Date
21 October 2017
Cardinals and bishops attend a mass during the beatification of Pope Paul VI. The ceremony came as a synod on church doctrine ended at the Vatican. Photo: Reuters
Cardinals and bishops attend a mass during the beatification of Pope Paul VI. The ceremony came as a synod on church doctrine ended at the Vatican. Photo: Reuters

Catholic synod disappoints gay rights groups

Catholic gay rights groups are disappointed after bishops rejected proposals for wider acceptance which had the Pope’s backing.

The call to “accept and value” homosexuals was in a draft report but failed to win support from two-thirds of the bishops at a synod in Rome, according to BBC 

The final report says only that anti-gay discrimination is “to be avoided”.

Two other paragraphs suggesting divorced and remarried Catholics could receive communion also failed to pass.

The synod will meet again in a year’s time for further discussion.

More than 200 bishops from around the world had spent two weeks at the Vatican discussing some of the most controversial issues around family life.

The gathering has revealed divisions in Church opinion over how to adapt traditional teaching on human sexuality to 21st century attitudes, the report said.

Pope Francis had made a powerful appeal to traditionalists not to lock themselves within the letter of the law but conservative cardinals and bishops carried the day at the end of the synod.

The New Ways Ministry, a US Catholic gay rights group, said it was “very disappointing” that the synod’s final report had not retained “the gracious welcome to lesbian and gay people that the draft of the report included”.

But it added that the synod’s “openness to discussion” provided “hope for further development down the road”.

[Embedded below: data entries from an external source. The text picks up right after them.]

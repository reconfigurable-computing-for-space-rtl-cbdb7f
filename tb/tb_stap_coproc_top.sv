// tb_stap_coproc_top: end-to-end test of both co-processors in the top, at the
// default sizes, each on its own clock and driven at the same time.
// Multiply-and-accumulate side: vectors of several lengths (shorter than the
// pipe, long ones that force renormalisation, ones with input gaps and with
// the host holding back its reads); the partial sums, scaled by their
// exponents, must add up to the exact inner product (bit-exact for small
// operands, within the truncation bound otherwise).
// Multiply-and-add side: vectors sent as word pairs; every partial sum must be
// exact, and the partial sums must add up to the inner product.
// Mechanisms counted, each must occur: renormalisation, gap (zero) injection,
// start with empty feedback, drain of S partial sums, admission stall (MAC);
// operand-set assembly, admission stall on a full output buffer (MAD).
module tb_stap_coproc_top;
  import tb_stap_ref_pkg::*;

  localparam int S = 7;

  logic mac_clk = 1'b0, mad_clk = 1'b0, mac_rst_n = 1'b0, mad_rst_n = 1'b0;
  always #5 mac_clk = ~mac_clk;
  always #3 mad_clk = ~mad_clk;

  logic        mac_in_valid, mac_in_ready, mac_out_valid, mac_out_ready, mac_norm_evt;
  logic [35:0] mac_in_data, mac_out_data;
  logic        mad_in_valid, mad_in_ready, mad_out_valid, mad_out_ready, mad_set_evt;
  logic [35:0] mad_in_data, mad_out_data;

  stap_coproc_top dut (.*);

  int checks = 0, failures = 0;
  int n_renorm = 0, n_gapinj = 0, n_drain = 0, n_mac_stall = 0, n_short = 0;
  int n_sets = 0, n_mad_stall = 0;
  bit mac_done = 0, mad_done = 0;

  task automatic check(bit ok, string msg);
    checks++;
    if (!ok) begin
      failures++;
      $display("FAIL: %s", msg);
    end
  endtask

  initial begin
    #3000000;
    failures++;
    $display("TB_RESULT checks=%0d failures=%0d", checks, failures);
    $finish;
  end

  // ---------------- multiply-and-accumulate side ----------------
  logic [35:0] mac_got[$];
  bit mac_gaps, mac_hold;

  always @(posedge mac_clk) begin
    if (mac_rst_n) begin
      if (mac_norm_evt) n_renorm++;
      if (dut.u_mac.u_acc.inject && !dut.u_mac.u_acc.take_prod && !dut.u_mac.u_acc.tag_in.emit)
        n_gapinj++;
      if (dut.u_mac.ib_valid && !dut.u_mac.ib_ready) n_mac_stall++;
      if (mac_out_valid && mac_out_ready) begin
        mac_got.push_back(mac_out_data);
        if (mac_out_data[35]) n_drain++;
      end
    end
  end
  always @(negedge mac_clk) mac_out_ready <= !mac_hold && ($urandom_range(0, 3) != 0);

  task automatic mac_vec(int n, int magmax, bit exact, bit wait_done);
    bit xs, ys;
    longint unsigned xm, ym;
    longint ref_exact;
    real    ref_real;
    ref_exact = 0;
    ref_real  = 0.0;
    if (n < S) n_short++;
    for (int i = 0; i < n; i++) begin
      xs = 1'($urandom); ys = 1'($urandom);
      xm = longint'($urandom_range(0, magmax));
      ym = longint'($urandom_range(0, magmax));
      ref_exact += (xs ^ ys) ? -longint'(pmag(xm, ym)) : longint'(pmag(xm, ym));
      ref_real  += ((xs ^ ys) ? -1.0 : 1.0) * real'(xm) * real'(ym) / 65536.0;
      @(negedge mac_clk);
      if (mac_gaps) begin
        mac_in_valid = 1'b0;
        repeat ($urandom_range(0, 2)) @(negedge mac_clk);
      end
      mac_in_valid = 1'b1;
      mac_in_data  = {1'b0, (i == n - 1), xs, 16'(xm), ys, 16'(ym)};
      #1;
      while (!mac_in_ready) @(negedge mac_clk);
      @(posedge mac_clk);
    end
    @(negedge mac_clk);
    mac_in_valid = 1'b0;
    mac_pending.push_back('{n, exact, ref_exact, ref_real});
    if (wait_done) while (mac_pending.size() != 0) @(negedge mac_clk);
  endtask

  typedef struct { int n; bit exact; longint ref_exact; real ref_real; } mac_exp_t;
  mac_exp_t mac_pending[$];

  initial begin : mac_checker
    mac_exp_t x;
    longint isum;
    real    res, tol;
    int     emax, e;
    longint v;
    forever begin
      @(negedge mac_clk);
      if (mac_got.size() >= S && mac_pending.size() != 0) begin
        x = mac_pending.pop_front();
        isum = 0; res = 0.0; emax = 0;
        for (int j = 0; j < S; j++) begin
          e = int'(mac_got[0][31:26]);
          v = sext(64'(mac_got[0][25:0]), 26);
          check(mac_got[0][35] == (j == S - 1), "MAC last flag");
          if (e > emax) emax = e;
          isum += v <<< e;
          res  += real'(v) * (2.0 ** e);
          void'(mac_got.pop_front());
        end
        if (x.exact) check(isum == x.ref_exact, $sformatf("MAC n=%0d sum %0d expected %0d",
                                                         x.n, isum, x.ref_exact));
        else begin
          tol = real'(2 * x.n + 2 * S) * (2.0 ** emax);
          check(res - x.ref_real <= tol && x.ref_real - res <= tol,
                $sformatf("MAC n=%0d result %f expected %f", x.n, res, x.ref_real));
        end
      end
    end
  end

  initial begin : mac_driver
    mac_in_valid = 0; mac_in_data = 0; mac_gaps = 0; mac_hold = 0;
    repeat (3) @(posedge mac_clk);
    mac_rst_n = 1'b1;
    mac_vec(3, 65535, 0, 1);
    mac_vec(100, 1023, 1, 1);
    mac_vec(2000, 65535, 0, 1);
    mac_gaps = 1;
    mac_vec(60, 1023, 1, 1);
    mac_vec(300, 65535, 0, 1);
    mac_gaps = 0;
    mac_hold = 1;
    fork begin repeat (200) @(negedge mac_clk); mac_hold = 0; end join_none
    for (int t = 0; t < 4; t++) mac_vec(16, 65535, 0, 0);
    while (mac_pending.size() != 0) @(negedge mac_clk);
    mac_vec(512, 65535, 0, 1);
    mac_done = 1;
  end

  // ---------------- multiply-and-add side ----------------
  typedef struct { longint s; bit l; } mad_exp_t;
  mad_exp_t mad_q[$];
  longint mad_tot_ref, mad_tot_got;
  bit mad_hold;

  always @(posedge mad_clk) begin
    if (mad_rst_n) begin
      if (mad_set_evt) n_sets++;
      if (dut.u_mad.ib_valid && !dut.u_mad.ib_ready) n_mad_stall++;
      if (mad_out_valid && mad_out_ready) begin
        if (mad_q.size() == 0) check(0, "MAD unexpected result");
        else begin
          check(sext(64'(mad_out_data[34:0]), 35) == mad_q[0].s && mad_out_data[35] == mad_q[0].l,
                $sformatf("MAD result %0d expected %0d", sext(64'(mad_out_data[34:0]), 35), mad_q[0].s));
          mad_tot_got += sext(64'(mad_out_data[34:0]), 35);
          void'(mad_q.pop_front());
        end
      end
    end
  end
  always @(negedge mad_clk) mad_out_ready <= !mad_hold && ($urandom_range(0, 7) != 0);

  task automatic mad_vec(int n);
    bit xs, ys;
    longint unsigned xm, ym;
    longint acc, p;
    mad_tot_ref = 0;
    mad_tot_got = 0;
    for (int i = 0; i < n; i++) begin
      xs = 1'($urandom); ys = 1'($urandom);
      xm = longint'($urandom_range(0, 65535));
      ym = longint'($urandom_range(0, 65535));
      p  = (xs ^ ys) ? -longint'(pmag(xm, ym)) : longint'(pmag(xm, ym));
      mad_tot_ref += p;
      if (i % 2 == 0) acc = p;
      else mad_q.push_back('{acc + p, i == n - 1});
      @(negedge mad_clk);
      mad_in_valid = 1'b1;
      mad_in_data  = {1'b0, (i == n - 1), xs, 16'(xm), ys, 16'(ym)};
      #1;
      while (!mad_in_ready) @(negedge mad_clk);
      @(posedge mad_clk);
    end
    @(negedge mad_clk);
    mad_in_valid = 1'b0;
    while (mad_q.size() != 0) @(negedge mad_clk);
    check(mad_tot_got == mad_tot_ref, "MAD inner product");
  endtask

  initial begin : mad_driver
    mad_in_valid = 0; mad_in_data = 0; mad_hold = 0;
    repeat (3) @(posedge mad_clk);
    mad_rst_n = 1'b1;
    mad_vec(2);
    mad_vec(256);
    mad_hold = 1;
    fork begin repeat (300) @(negedge mad_clk); mad_hold = 0; end join_none
    mad_vec(400);
    mad_vec(2000);
    mad_done = 1;
  end

  initial begin
    wait (mac_done && mad_done);
    repeat (10) @(posedge mac_clk);
    check(n_renorm > 0,    "renormalisation never happened");
    check(n_gapinj > 0,    "gap injection never happened");
    check(n_short > 0,     "no vector shorter than the pipe");
    check(n_drain == 10,   $sformatf("%0d MAC result sets", n_drain));
    check(n_mac_stall > 0, "MAC admission stall never happened");
    check(n_sets == (2 + 256 + 400 + 2000) / 2, $sformatf("%0d MAD operand sets", n_sets));
    check(n_mad_stall > 0, "MAD admission stall never happened");
    $display("MAC: renormalisations %0d, gap injections %0d, short vectors %0d, result sets %0d, stall cycles %0d",
             n_renorm, n_gapinj, n_short, n_drain, n_mac_stall);
    $display("MAD: operand sets %0d, stall cycles %0d", n_sets, n_mad_stall);
    $display("TB_RESULT checks=%0d failures=%0d", checks, failures);
    $finish;
  end
endmodule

Another group, DignityUSA, said in a statement: “Unfortunately, today, doctrine won out over pastoral need.

“It is disappointing that those who recognised the need for a more inclusive Church were defeated.”

However, Christopher Lamb, from British Catholic journal The Tablet, told the BBC the discussion at the synod had been a “huge achievement in itself”.

He said it’s important to remember that many of the bishops at the synod were from countries where homosexuality is illegal.